São os dois A's que estão causando brigas na Itália e na França agora. Como a Alitalia e a exaustiva telenovela sobre a participação ou não da Air France Klm no aumento de capital da companhia aérea de bandeira italiana, que desses 300 milhões no total (os franceses detêm 25% do capital da Alitalia) precisam desesperadamente. Uma como a Atlantia, ou melhor, a Autostrade per l'Italia, a subsidiária da família Benetton, que poderia, no entanto, ser eliminada de uma importante concessão para arrecadar o ecotaxa sobre o tráfego de veículos pesados nas autoestradas francesas.
Dois A's, dois eventos polêmicos. Mas não a mesma história. No caso de Alitalia, é um jogo de pôquer bastante óbvio quando há uma empresa abandonada na mesa e quem tem a vantagem tenta reduzir a aposta ao mínimo: o preço a pagar. No caso de Atlantia, talvez seja muito cedo para ter uma ideia precisa da briga, mas a impressão é que o governo francês, em dificuldade devido aos protestos contra a ecotaxa, quer usar "les italiens" como um jogo de culpa.

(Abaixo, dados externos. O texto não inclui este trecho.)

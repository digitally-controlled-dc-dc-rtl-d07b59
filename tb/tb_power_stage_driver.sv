// tb_power_stage_driver -- self-checking testbench of the dead-time driver model.
//
// Drives random PWM pulses (20 ns ... 1 us) and BIST intervals. Checks:
//  * the PMOS (n1 = 0) and NMOS (n2 = 1) are never on together;
//  * PWM rising: n2 falls at once, n1 falls 10 ns later (t_d,on);
//  * PWM falling: n1 rises at once, n2 rises 10 ns later (t_d,off);
//  * BIST mode: n1 = 1, n2 = 0 whatever the PWM does.
module tb_power_stage_driver;
  int checks = 0, failures = 0;
  logic pwm = 1'b0, bist = 1'b0, n1, n2;
  realtime t_edge;

  power_stage_driver dut (.pwm(pwm), .bist(bist), .n1(n1), .n2(n2));

  task automatic check(bit ok, string msg);
    checks++;
    if (!ok) begin failures++; $display("FAIL: %s", msg); end
  endtask

  always @(n1 or n2) #1ps check(!(n1 == 1'b0 && n2 == 1'b1), "shoot-through: both switches on");

  initial begin
    #1ms $display("TB_RESULT checks=%0d failures=%0d", checks, failures + 1);
    $finish;
  end

  initial begin
    #100ns;
    check(n1 && n2, "idle PWM low: NMOS on, PMOS off");
    for (int n = 0; n < 200; n++) begin
      pwm = 1'b1; t_edge = $realtime;
      #1ps check(!n2 && n1, "PWM rise: n2 must fall at once, n1 stay high");
      @(negedge n1);
      check($realtime - t_edge > 10ns - 1ps && $realtime - t_edge < 10ns + 1ps, $sformatf("t_d,on = %0t", $realtime - t_edge));
      #($urandom_range(20, 1000) * 1ns);
      pwm = 1'b0; t_edge = $realtime;
      #1ps check(n1 && !n2, "PWM fall: n1 must rise at once, n2 stay low");
      @(posedge n2);
      check($realtime - t_edge > 10ns - 1ps && $realtime - t_edge < 10ns + 1ps, $sformatf("t_d,off = %0t", $realtime - t_edge));
      #($urandom_range(20, 1000) * 1ns);
    end
    bist = 1'b1;
    for (int n = 0; n < 50; n++) begin
      pwm = 1'($urandom);
      #($urandom_range(5, 100) * 1ns);
      check(n1 && !n2, "BIST mode: both switches must be off");
    end
    bist = 1'b0; pwm = 1'b0;
    #20ns check(n1 && n2, "after BIST: back to NMOS on");
    $display("TB_RESULT checks=%0d failures=%0d", checks, failures);
    $finish;
  end
endmodule
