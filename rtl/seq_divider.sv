// seq_divider -- unsigned restoring divider, one quotient bit per clock.
//
// start loads numerator and denominator; N_W+1 clocks later done pulses for one
// clk and quotient/remainder hold the result until the next start. busy is high
// while dividing. Division by zero returns an all-ones quotient.
// Helper of the gain-calibration and current-sensing blocks (the design performs
// these divisions "in the digital domain" without saying how; a bit-serial
// divider is this implementation's choice because results are needed only once
// per switching period, 64 sampling clocks).
module seq_divider #(
  parameter int unsigned N_W = 32,
  parameter int unsigned D_W = 16
) (
  input  logic           clk,
  input  logic           rst_n,
  input  logic           start,
  input  logic [N_W-1:0] numer,
  input  logic [D_W-1:0] denom,
  output logic           busy,
  output logic           done,
  output logic [N_W-1:0] quotient,
  output logic [D_W-1:0] remainder
);
  localparam int unsigned CW = $clog2(N_W + 1);

  logic [N_W-1:0] num_sh;
  logic [D_W:0]   rem;
  logic [D_W-1:0] den_q;
  logic [CW-1:0]  cnt;
  logic [D_W:0]   trial;

  assign trial = {rem[D_W-1:0], num_sh[N_W-1]} - {1'b0, den_q};

  always_ff @(posedge clk or negedge rst_n) begin
    if (!rst_n) begin
      num_sh    <= '0;
      rem       <= '0;
      den_q     <= '0;
      cnt       <= '0;
      busy      <= 1'b0;
      done      <= 1'b0;
      quotient  <= '0;
      remainder <= '0;
    end else begin
      done <= 1'b0;
      if (start && !busy) begin
        num_sh <= numer;
        den_q  <= denom;
        rem    <= '0;
        cnt    <= CW'(N_W);
        busy   <= 1'b1;
      end else if (busy) begin
        // shift in the next numerator bit and try to subtract the denominator
        if (!trial[D_W]) rem <= trial;
        else             rem <= {rem[D_W-1:0], num_sh[N_W-1]};
        num_sh <= {num_sh[N_W-2:0], ~trial[D_W]};
        cnt    <= cnt - 1'b1;
        if (cnt == CW'(1)) begin
          busy      <= 1'b0;
          done      <= 1'b1;
          quotient  <= (den_q == '0) ? '1 : {num_sh[N_W-2:0], ~trial[D_W]};
          remainder <= (!trial[D_W]) ? trial[D_W-1:0] : {rem[D_W-2:0], num_sh[N_W-1]};
        end
      end
    end
  end
endmodule
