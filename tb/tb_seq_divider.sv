// tb_seq_divider -- self-checking testbench for the bit-serial divider.
//
// Drives random numerator/denominator pairs (plus edge cases: zero
// denominator, zero numerator, denominator 1, numerator < denominator) and
// checks quotient, remainder and that done arrives exactly N_W+1 clocks after the
// start clock. busy must be high during the division. Two-state simulation:
// all testbench signals are reset explicitly.
// Everything here is this implementation's choice; the design only says the
// divisions are done in the digital domain.
module tb_seq_divider;
  localparam int unsigned N_W = 32;
  localparam int unsigned D_W = 16;

  logic           clk = 1'b0;
  logic           rst_n;
  logic           start;
  logic [N_W-1:0] numer;
  logic [D_W-1:0] denom;
  logic           busy, done;
  logic [N_W-1:0] quotient;
  logic [D_W-1:0] remainder;
  int checks = 0, failures = 0;

  seq_divider #(.N_W(N_W), .D_W(D_W)) dut (.*);

  always #15.625ns clk = ~clk;

  initial begin : watchdog
    #5ms;
    $display("FAIL watchdog");
    $display("TB_RESULT checks=%0d failures=%0d", checks, failures + 1);
    $finish;
  end

  task automatic divide(input logic [N_W-1:0] n, input logic [D_W-1:0] d);
    int lat;
    logic [N_W-1:0] eq;
    logic [D_W-1:0] er;
    @(negedge clk);
    numer = n; denom = d; start = 1'b1;
    @(negedge clk);
    start = 1'b0;
    lat = 1;
    while (!done && lat < 100) begin
      checks++;
      if (!busy) begin failures++; $display("FAIL busy low while dividing"); end
      @(negedge clk); lat++;
    end
    eq = (d == 0) ? '1 : n / N_W'(d);
    er = (d == 0) ? remainder : D_W'(n % N_W'(d));
    checks += 3;
    if (lat != N_W + 1) begin failures++; $display("FAIL latency %0d expected %0d", lat, N_W + 1); end
    if (quotient !== eq) begin failures++; $display("FAIL %0d/%0d q=%0d exp %0d", n, d, quotient, eq); end
    if (remainder !== er) begin failures++; $display("FAIL %0d%%%0d r=%0d exp %0d", n, d, remainder, er); end
  endtask

  initial begin
    rst_n = 1'b0; start = 1'b0; numer = '0; denom = '0;
    repeat (3) @(negedge clk);
    rst_n = 1'b1;
    divide(32'd1000, 16'd0);
    divide(32'd0, 16'd7);
    divide(32'hFFFF_FFFF, 16'd1);
    divide(32'hFFFF_FFFF, 16'hFFFF);
    divide(32'd5, 16'd9);
    for (int i = 0; i < 300; i++) begin
      logic [N_W-1:0] n;
      logic [D_W-1:0] d;
      n = $urandom >> ($urandom_range(0, 31));
      d = D_W'($urandom) >> ($urandom_range(0, 15));
      if (d == 0) d = 1;
      divide(n, d);
    end
    $display("TB_RESULT checks=%0d failures=%0d", checks, failures);
    $finish;
  end
endmodule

Su Alitaliaconvenhamos, parece óbvio que mais cedo ou mais tarde a Air France KLM assumirá o controle dela. Mas o grupo vive momentos difíceis, depois de anos de lucros generosos que a Alitalia nunca conheceu. Os franceses já não têm dinheiro a perder, sem falar que o presidente Alexandre de Juniac está menos sensível e interessado no dossiê italiano do que na época de Jean-Cyril Spinetta. Os franceses gostariam de um plano industrial incisivo, com reduções acentuadas de postos de trabalho (menos de 5 mil, segundo boatos publicados pelo Il Sole 24 Ore, desmentidos por Paris), e uma reestruturação da dívida, que não querem assumir, se eles se tornam os verdadeiros donos do barraco. Eles estão puxando os cordelinhos, sabendo que mesmo o atual aumento de capital não será decisivo. E que já na primavera de 2014 novos e inevitáveis problemas de liquidez poderiam surgir para a Alitalia.
Atlantia é outra história. Desde o passado dia 1,2 de Outubro, a França começou a aplicar a eco-taxa aos veículos pesados que circulam nas auto-estradas. Isso não é pouca coisa: 183 bilhão de euros em receitas esperadas a cada ano. O "écotaxe" tinha sido um dos pontos fortes de Nicolas Sarkozy, quando queria ser ambientalista, dar-se a aparência de um direito moderno. Começou uma licitação para encontrar a empresa certa e tecnologicamente avançada para lidar com a cobrança do imposto. Significava instalar fliperamas em rodovias (800 ao todo) e dispositivos em caminhões (26). A 2011 de novembro de 70 foi anunciado o vencedor, o consórcio Ecomouv', controlado a 20% pela Atlantia, conhecido mundialmente por estes sistemas de portagens de alta tecnologia, mais alguns parceiros franceses (Thales, Sfr, Sncf e Steria). O problema é que nas últimas semanas começaram na Bretanha protestos, às vezes violentos, contra a ecotaxa. François Hollande decidiu suspendê-lo por enquanto. Caminhoneiros e empresas não querem pagar por isso, a crise econômica já está muito forte. Mas o governo francês vai mais longe. "Pode-se surpreender que este tipo de imposto tenha sido delegado a uma empresa estrangeira", sublinhou Pierre Moscovici, Ministro da Economia. Ora, a culpa é dos italianos se agora os franceses não querem mais pagar esse imposto? Tanto ele quanto outros políticos franceses criticam o fato de a Ecomouv' ficar com 600% da receita, mas essa foi justamente a melhor oferta na época da licitação. Moscovici anunciou que o contrato vai ser revisto e pode até ser suspenso, agora que ainda nem está decidido se elimina ou não definitivamente a ecotaxa, e depois de a Ecomouv' já ter gasto XNUMX milhões de euros nos seus investimentos.